COAR Notify: linking the distributed network
A more recent and conceptually important development is COAR Notify, an initiative of the Confederation of Open Access Repositories. It addresses a need the older protocols did not: allowing systems to notify one another about events and relationships in a standard, decentralised way. The motivating use cases include linking repository resources to overlay services such as peer review and endorsement — for instance, a repository preprint being notified that it has been reviewed by an external service, and recording that link. COAR Notify uses standard web notification patterns to let distributed systems pass these messages, weaving repositories into a connected network rather than leaving them as isolated stores. It reflects a shift in thinking: from repositories as passive archives to repositories as active participants in a distributed scholarly-communication system, exchanging not just records but signals about what is happening to those records.

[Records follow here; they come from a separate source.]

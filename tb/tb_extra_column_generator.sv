// tb_extra_column_generator: random path and branch metrics (many ties); the reference
// enumerates every (state, message bit) transition with the reference encoder, keeps the
// cheaper of the two candidates into each state (the predecessor with a(k-2) = 0 on a tie),
// and normalises by the smallest survivor, lowest state first on a tie.
module tb_extra_column_generator;
  import tb_ref_pkg::*;
  int checks = 0, failures = 0;

  logic [5:0] pm_in  [4];
  logic [1:0] bm     [4];
  logic [5:0] pm_out [4];
  logic       decision [4];
  logic       surv_bit [4];
  logic [1:0] best_state;
  logic [5:0] norm;

  extra_column_generator dut (.*);

  initial begin
    for (int t = 0; t < 5000; t++) begin
      int best_c [4];
      int best_x [4];
      int best_u [4];
      int mn, mi;
      foreach (pm_in[i]) pm_in[i] = 6'($urandom % ((t % 3 == 0) ? 3 : 20));
      foreach (bm[i])    bm[i]    = 2'($urandom % 3);
      #1;
      foreach (best_c[i]) best_c[i] = 1 << 20;
      for (int s = 0; s < 4; s++) begin
        for (int u = 0; u < 2; u++) begin
          logic [3:0] tr;
          int c, ns, x;
          tr = ref_step(2'(s), 1'(u));
          ns = int'(tr[3:2]);
          x  = s & 1;
          c  = int'(pm_in[s]) + int'(bm[tr[1:0]]);
          if (c < best_c[ns] || (c == best_c[ns] && x < best_x[ns])) begin
            best_c[ns] = c; best_x[ns] = x; best_u[ns] = u;
          end
        end
      end
      mn = best_c[0]; mi = 0;
      for (int i = 1; i < 4; i++) if (best_c[i] < mn) begin mn = best_c[i]; mi = i; end
      for (int i = 0; i < 4; i++) begin
        checks++;
        if (pm_out[i] !== 6'(best_c[i] - mn) || decision[i] !== 1'(best_x[i]) ||
            surv_bit[i] !== 1'(best_u[i])) begin
          failures++;
          $display("FAIL t=%0d state %0d: pm %0d/%0d dec %b/%0d bit %b/%0d", t, i,
                   pm_out[i], best_c[i] - mn, decision[i], best_x[i], surv_bit[i], best_u[i]);
        end
      end
      checks++;
      if (best_state !== 2'(mi) || norm !== 6'(mn)) begin
        failures++;
        $display("FAIL t=%0d best %0d/%0d norm %0d/%0d", t, best_state, mi, norm, mn);
      end
    end
    $display("TB_RESULT checks=%0d failures=%0d", checks, failures);
    $finish;
  end

  initial begin
    #100000;
    failures++;
    $display("watchdog expired");
    $display("TB_RESULT checks=%0d failures=%0d", checks, failures);
    $finish;
  end
endmodule
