// trellis_decoder: hard-decision Viterbi decoder for the K = 3, rate 1/2 RSC code, taking the
// serial channel stream and returning the message bits.
//
// The decoder tracks the most likely sequence of states the encoder went through. Its chain
// follows the block order of the design description:
//   1. an input stage re-pairs the serial stream into coded symbols {systematic, parity};
//   2. permutation_network takes each received symbol as the reference value and gives every
//      branch label its delta-domain cost (Hamming distance to the received symbol);
//   3. extra_column_generator, built on min2_finder_tree, adds, compares and selects to form
//      the next trellis column and re-expresses it relative to its most reliable state;
//   4. inverse_permutation_network follows the decisions back to normal-domain message bits.
// The path metrics start with state 0 at 0 and the other states at PM_INIT, since the encoder
// starts in state 0. Which algorithm runs inside these blocks (Viterbi with register exchange,
// hard decisions) is this design's choice, as are DEPTH, PM_W and PM_INIT.
//
// Interface: ser_valid/ser_first/ser_bit as produced by output_mux (ser_first marks the
// systematic bit). out_valid/out_bit: one decoded bit per received symbol once DEPTH symbols
// have arrived; the bit that leaves after symbol k is message bit k-DEPTH+1, one cycle after
// the parity bit of symbol k. The last DEPTH-1 message bits leave only once further symbols
// follow them. A parity bit that arrives without its systematic bit is dropped.
// rst_n is active low and synchronous.
module trellis_decoder
  import trellis_pkg::*;
#(
  parameter logic [K-1:0] G1_FF   = G1_FF_DEFAULT,
  parameter logic [K-1:0] G2_FB   = G2_FB_DEFAULT,
  parameter int unsigned  DEPTH   = 15,    // survivor length (traceback depth)
  parameter int unsigned  PM_W    = 6,     // path-metric width
  parameter int unsigned  PM_INIT = 16     // start metric of states other than 0
) (
  input  logic            clk,
  input  logic            rst_n,
  input  logic            ser_valid,
  input  logic            ser_first,
  input  logic            ser_bit,
  output logic            out_valid,
  output logic            out_bit,
  output state_t          best_state,      // most reliable state after the last symbol
  output logic [PM_W-1:0] best_growth      // metric increase of the last step (0: no error seen)
);

  localparam int unsigned BM_W  = $clog2(SYM_W + 1);
  localparam int unsigned CNT_W = $clog2(DEPTH + 1);

  // Input stage: hold the systematic bit until its parity bit arrives.
  logic held_sys, have_sys, step;
  sym_t rx_sym;

  assign step   = ser_valid && !ser_first && have_sys;
  assign rx_sym = {held_sys, ser_bit};

  always_ff @(posedge clk) begin
    if (!rst_n) begin
      held_sys <= 1'b0;
      have_sys <= 1'b0;
    end else if (ser_valid) begin
      held_sys <= ser_bit;
      have_sys <= ser_first;
    end
  end

  // Normal to delta domain.
  logic [BM_W-1:0]  bm  [NUM_LABELS];

  permutation_network #(.SW(SYM_W), .BM_W(BM_W)) u_perm (
    .rx_sym (rx_sym),
    .eta    (),   // delta-domain indices, not needed by the metric path
    .bm     (bm)
  );

  // Trellis column update.
  logic [PM_W-1:0] pm       [NUM_STATES];
  logic [PM_W-1:0] pm_next  [NUM_STATES];
  logic            decision [NUM_STATES];
  logic            surv_bit [NUM_STATES];
  state_t          col_best;
  logic [PM_W-1:0] growth;     // best new candidate before normalisation

  extra_column_generator #(
    .G1_FF(G1_FF), .G2_FB(G2_FB), .PM_W(PM_W), .BM_W(BM_W)
  ) u_col (
    .pm_in      (pm),
    .bm         (bm),
    .pm_out     (pm_next),
    .decision   (decision),
    .surv_bit   (surv_bit),
    .best_state (col_best),
    .norm       (growth)
  );

  always_ff @(posedge clk) begin
    if (!rst_n) begin
      for (int unsigned s = 0; s < NUM_STATES; s++) pm[s] <= (s == 0) ? '0 : PM_W'(PM_INIT);
      best_state  <= '0;
      best_growth <= '0;
    end else if (step) begin
      pm          <= pm_next;
      best_state  <= col_best;
      best_growth <= growth;
    end
  end

  // Delta to normal domain.
  inverse_permutation_network #(.DEPTH(DEPTH)) u_iperm (
    .clk        (clk),
    .rst_n      (rst_n),
    .step       (step),
    .decision   (decision),
    .surv_bit   (surv_bit),
    .best_state (col_best),
    .out_bit    (out_bit)
  );

  // Output valid once DEPTH symbols have been received.
  logic [CNT_W-1:0] seen;
  always_ff @(posedge clk) begin
    if (!rst_n) begin
      seen      <= '0;
      out_valid <= 1'b0;
    end else begin
      out_valid <= step && (seen >= CNT_W'(DEPTH - 1));
      if (step && seen < CNT_W'(DEPTH)) seen <= seen + 1'b1;
    end
  end

endmodule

CERIF: a shared model for research information
Protocols move information between systems, but the systems also need a shared model of what that information means. This is the role of CERIF (the Common European Research Information Format), a standard data model for research information — describing the entities of the research world (projects, people, organisations, outputs, funding) and, importantly, the relationships between them. CERIF gives CRIS platforms a common structure, so that research information can be exchanged between them without each system inventing its own incompatible representation. Where OAI-PMH, SWORD, ResourceSync and COAR Notify are about moving information, CERIF is about agreeing what the information is — the conceptual interoperability that makes the technical exchange meaningful.
Why protocols are not enough on their own
These protocols and standards solve the mechanics of exchange, but moving metadata between systems achieves little if the systems disagree about what the metadata means. A protocol can faithfully transfer a record describing an output or a funding link, yet if the receiving system interprets those fields differently from the sender, the connection is hollow. Genuine interoperability requires agreement on the content of the metadata as well as the means of transport — a deeper challenge we explore further in our work on comparing standards.
A consistent vocabulary beneath the protocols
This is why a shared vocabulary sits beneath all of these protocols. For metadata harvested, deposited, synchronised or notified between systems to be understood correctly, the elements it contains — output types, relationship types, contributor roles, funding information — must mean the same thing everywhere. That consistency is what the CASRAI Dictionary provides: a shared vocabulary so that the information flowing through OAI-PMH, SWORD, ResourceSync and COAR Notify is understood identically wherever it lands. And because the contributions behind every output moving through these systems are part of the record, they can be described in the same shared framework — the CRediT taxonomy and its full set of contribution roles. The protocols are the plumbing; the shared vocabulary is what makes the water that flows through them drinkable everywhere it arrives.